Whenever a line of the data below holds the string "tags", copy that line.

Provided data:
━━━━━━━━━━━━━━━━━━━━

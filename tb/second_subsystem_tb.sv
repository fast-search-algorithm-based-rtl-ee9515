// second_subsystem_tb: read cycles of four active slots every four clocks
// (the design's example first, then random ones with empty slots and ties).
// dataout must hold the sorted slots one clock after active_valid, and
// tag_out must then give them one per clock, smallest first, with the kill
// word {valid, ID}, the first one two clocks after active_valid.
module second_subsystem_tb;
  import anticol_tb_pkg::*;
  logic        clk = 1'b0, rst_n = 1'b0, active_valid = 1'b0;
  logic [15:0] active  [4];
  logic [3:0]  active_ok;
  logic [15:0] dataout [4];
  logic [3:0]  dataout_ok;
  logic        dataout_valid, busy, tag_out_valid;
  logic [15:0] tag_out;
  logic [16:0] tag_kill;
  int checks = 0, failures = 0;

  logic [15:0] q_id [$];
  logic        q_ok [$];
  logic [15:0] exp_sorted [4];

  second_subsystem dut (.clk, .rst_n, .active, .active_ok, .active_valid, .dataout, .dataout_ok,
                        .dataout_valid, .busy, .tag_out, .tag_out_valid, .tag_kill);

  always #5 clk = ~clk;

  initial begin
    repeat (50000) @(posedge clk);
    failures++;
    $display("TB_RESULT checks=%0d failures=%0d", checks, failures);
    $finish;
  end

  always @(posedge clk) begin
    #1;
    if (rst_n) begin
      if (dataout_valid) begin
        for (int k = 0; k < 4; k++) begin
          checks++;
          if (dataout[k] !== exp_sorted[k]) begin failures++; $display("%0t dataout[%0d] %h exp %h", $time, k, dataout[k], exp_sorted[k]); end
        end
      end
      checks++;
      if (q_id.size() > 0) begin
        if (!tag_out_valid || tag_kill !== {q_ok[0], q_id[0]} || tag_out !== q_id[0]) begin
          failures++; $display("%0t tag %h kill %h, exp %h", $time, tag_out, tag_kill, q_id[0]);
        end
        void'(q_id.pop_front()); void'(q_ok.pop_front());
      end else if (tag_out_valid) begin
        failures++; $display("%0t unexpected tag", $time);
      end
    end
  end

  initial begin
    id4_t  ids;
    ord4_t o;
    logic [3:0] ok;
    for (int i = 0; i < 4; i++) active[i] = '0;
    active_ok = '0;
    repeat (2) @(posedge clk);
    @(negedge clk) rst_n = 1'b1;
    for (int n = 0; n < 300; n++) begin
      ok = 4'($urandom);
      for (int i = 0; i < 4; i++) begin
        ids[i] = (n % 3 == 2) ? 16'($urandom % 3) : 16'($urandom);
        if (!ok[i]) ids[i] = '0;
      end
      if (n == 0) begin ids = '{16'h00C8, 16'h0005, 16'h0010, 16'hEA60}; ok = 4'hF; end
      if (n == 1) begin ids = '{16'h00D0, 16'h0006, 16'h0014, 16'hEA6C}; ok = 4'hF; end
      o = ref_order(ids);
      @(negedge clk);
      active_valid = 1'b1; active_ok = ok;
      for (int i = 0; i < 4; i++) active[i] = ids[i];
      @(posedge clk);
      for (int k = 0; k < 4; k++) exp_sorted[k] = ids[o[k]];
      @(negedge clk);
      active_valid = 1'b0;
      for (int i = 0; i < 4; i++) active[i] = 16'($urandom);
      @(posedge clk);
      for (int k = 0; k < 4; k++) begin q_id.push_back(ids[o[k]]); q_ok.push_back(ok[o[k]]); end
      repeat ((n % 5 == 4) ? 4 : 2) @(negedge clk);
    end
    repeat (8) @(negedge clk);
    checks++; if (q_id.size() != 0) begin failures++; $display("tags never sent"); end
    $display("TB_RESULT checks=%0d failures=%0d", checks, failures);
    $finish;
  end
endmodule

━━━━━━━━━━━━━━━━━━━━

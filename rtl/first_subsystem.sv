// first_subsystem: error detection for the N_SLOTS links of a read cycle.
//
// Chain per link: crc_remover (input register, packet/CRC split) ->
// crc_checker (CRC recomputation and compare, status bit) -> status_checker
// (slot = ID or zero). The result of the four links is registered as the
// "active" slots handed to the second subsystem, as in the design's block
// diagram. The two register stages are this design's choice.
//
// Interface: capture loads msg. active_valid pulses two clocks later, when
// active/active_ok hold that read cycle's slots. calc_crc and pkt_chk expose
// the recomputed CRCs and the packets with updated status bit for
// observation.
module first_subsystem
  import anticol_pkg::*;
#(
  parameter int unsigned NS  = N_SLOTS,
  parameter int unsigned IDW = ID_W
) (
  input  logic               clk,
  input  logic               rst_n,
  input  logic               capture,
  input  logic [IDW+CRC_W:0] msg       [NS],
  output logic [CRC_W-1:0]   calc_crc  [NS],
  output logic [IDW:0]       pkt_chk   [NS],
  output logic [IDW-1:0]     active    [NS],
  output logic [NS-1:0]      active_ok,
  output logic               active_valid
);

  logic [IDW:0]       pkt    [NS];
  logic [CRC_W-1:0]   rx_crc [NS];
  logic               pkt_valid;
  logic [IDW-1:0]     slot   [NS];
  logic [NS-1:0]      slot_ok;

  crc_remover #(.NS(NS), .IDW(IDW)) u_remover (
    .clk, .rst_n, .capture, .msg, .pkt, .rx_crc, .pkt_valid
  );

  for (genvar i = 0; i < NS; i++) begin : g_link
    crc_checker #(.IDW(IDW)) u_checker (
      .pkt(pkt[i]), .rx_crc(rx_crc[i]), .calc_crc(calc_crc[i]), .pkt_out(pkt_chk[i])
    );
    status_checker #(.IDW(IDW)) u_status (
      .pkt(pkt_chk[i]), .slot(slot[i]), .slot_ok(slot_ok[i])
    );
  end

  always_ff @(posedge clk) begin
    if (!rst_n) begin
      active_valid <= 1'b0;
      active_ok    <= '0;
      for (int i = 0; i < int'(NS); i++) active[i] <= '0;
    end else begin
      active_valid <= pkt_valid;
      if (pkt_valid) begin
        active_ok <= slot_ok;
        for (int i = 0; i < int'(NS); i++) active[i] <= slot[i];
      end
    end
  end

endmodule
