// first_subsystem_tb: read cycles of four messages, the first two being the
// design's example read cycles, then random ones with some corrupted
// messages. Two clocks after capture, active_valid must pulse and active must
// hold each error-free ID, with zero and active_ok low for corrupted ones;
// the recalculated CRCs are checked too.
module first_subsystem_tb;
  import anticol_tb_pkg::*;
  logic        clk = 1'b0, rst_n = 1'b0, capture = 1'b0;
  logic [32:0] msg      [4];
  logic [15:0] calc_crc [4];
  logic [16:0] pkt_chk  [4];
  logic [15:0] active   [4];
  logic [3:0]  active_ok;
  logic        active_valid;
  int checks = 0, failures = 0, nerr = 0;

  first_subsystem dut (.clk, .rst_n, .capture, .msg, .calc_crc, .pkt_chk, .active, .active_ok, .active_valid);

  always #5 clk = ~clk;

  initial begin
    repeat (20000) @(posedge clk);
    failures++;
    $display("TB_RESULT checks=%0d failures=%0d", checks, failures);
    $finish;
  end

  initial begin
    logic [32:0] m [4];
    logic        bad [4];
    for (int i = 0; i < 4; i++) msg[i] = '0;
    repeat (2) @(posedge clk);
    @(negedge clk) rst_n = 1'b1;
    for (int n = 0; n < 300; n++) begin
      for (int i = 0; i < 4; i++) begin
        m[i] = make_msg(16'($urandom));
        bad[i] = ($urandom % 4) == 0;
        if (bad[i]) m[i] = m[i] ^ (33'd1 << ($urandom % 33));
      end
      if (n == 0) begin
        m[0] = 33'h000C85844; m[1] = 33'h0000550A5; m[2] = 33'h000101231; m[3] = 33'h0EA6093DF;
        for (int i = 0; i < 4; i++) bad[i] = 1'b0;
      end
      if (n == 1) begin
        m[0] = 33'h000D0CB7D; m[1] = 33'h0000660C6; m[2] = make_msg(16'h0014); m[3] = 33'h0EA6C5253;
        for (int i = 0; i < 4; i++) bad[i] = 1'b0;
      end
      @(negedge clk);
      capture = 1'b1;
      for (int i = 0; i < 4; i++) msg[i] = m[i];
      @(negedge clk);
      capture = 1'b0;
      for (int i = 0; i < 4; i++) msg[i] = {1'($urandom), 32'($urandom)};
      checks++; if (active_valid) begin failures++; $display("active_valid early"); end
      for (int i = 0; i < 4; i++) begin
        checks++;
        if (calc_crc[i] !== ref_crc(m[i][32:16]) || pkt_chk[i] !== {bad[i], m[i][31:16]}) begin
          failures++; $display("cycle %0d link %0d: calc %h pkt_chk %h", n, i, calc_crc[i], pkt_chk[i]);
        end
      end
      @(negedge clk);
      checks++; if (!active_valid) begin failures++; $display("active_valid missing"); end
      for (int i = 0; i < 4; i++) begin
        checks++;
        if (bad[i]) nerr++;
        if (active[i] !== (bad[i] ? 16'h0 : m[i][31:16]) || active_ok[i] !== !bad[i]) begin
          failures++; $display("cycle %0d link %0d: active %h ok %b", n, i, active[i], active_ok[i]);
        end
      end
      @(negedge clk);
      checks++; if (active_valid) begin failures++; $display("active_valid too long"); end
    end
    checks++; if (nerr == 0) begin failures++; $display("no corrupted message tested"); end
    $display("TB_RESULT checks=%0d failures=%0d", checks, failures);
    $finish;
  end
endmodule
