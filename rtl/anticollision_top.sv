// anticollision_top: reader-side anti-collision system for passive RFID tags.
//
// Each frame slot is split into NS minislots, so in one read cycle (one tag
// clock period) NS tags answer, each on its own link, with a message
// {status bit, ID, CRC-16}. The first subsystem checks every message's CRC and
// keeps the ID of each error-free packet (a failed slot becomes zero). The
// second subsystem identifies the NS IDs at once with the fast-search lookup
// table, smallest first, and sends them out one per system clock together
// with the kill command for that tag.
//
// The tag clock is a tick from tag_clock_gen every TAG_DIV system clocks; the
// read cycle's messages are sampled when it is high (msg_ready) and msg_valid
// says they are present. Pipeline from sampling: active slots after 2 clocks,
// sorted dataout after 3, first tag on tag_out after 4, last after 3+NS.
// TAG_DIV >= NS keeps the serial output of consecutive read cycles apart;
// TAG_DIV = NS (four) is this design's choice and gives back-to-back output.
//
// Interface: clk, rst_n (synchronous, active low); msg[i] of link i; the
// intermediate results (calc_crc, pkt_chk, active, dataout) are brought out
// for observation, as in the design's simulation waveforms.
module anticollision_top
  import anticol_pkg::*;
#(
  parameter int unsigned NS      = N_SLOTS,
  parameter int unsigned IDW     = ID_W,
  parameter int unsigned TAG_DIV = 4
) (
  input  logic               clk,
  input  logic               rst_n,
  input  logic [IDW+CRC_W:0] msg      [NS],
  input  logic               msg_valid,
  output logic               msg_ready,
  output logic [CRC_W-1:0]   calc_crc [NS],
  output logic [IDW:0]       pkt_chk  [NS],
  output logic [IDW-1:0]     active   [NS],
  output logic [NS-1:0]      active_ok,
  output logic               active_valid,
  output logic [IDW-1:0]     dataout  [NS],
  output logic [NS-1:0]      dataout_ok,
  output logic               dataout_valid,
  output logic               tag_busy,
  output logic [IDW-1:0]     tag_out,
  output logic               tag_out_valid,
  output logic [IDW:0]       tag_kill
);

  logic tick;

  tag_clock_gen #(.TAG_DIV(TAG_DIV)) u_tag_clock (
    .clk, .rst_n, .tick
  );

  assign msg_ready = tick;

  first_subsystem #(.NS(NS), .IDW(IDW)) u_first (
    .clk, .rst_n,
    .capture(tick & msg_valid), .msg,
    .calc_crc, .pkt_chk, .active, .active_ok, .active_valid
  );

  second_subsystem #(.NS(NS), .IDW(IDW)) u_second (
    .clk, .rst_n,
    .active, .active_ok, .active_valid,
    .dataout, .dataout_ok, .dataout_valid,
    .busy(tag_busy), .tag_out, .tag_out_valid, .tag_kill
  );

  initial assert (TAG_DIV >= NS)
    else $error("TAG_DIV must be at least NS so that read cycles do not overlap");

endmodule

━━━━━━━━━━━━━━━━━━━━

Answer box:
    checks++; if (q_id.size() != 0) begin failures++; $display("tags never sent"); end
// anticollision_top: reader-side anti-collision system for passive RFID tags.
// clock period) NS tags answer, each on its own link, with a message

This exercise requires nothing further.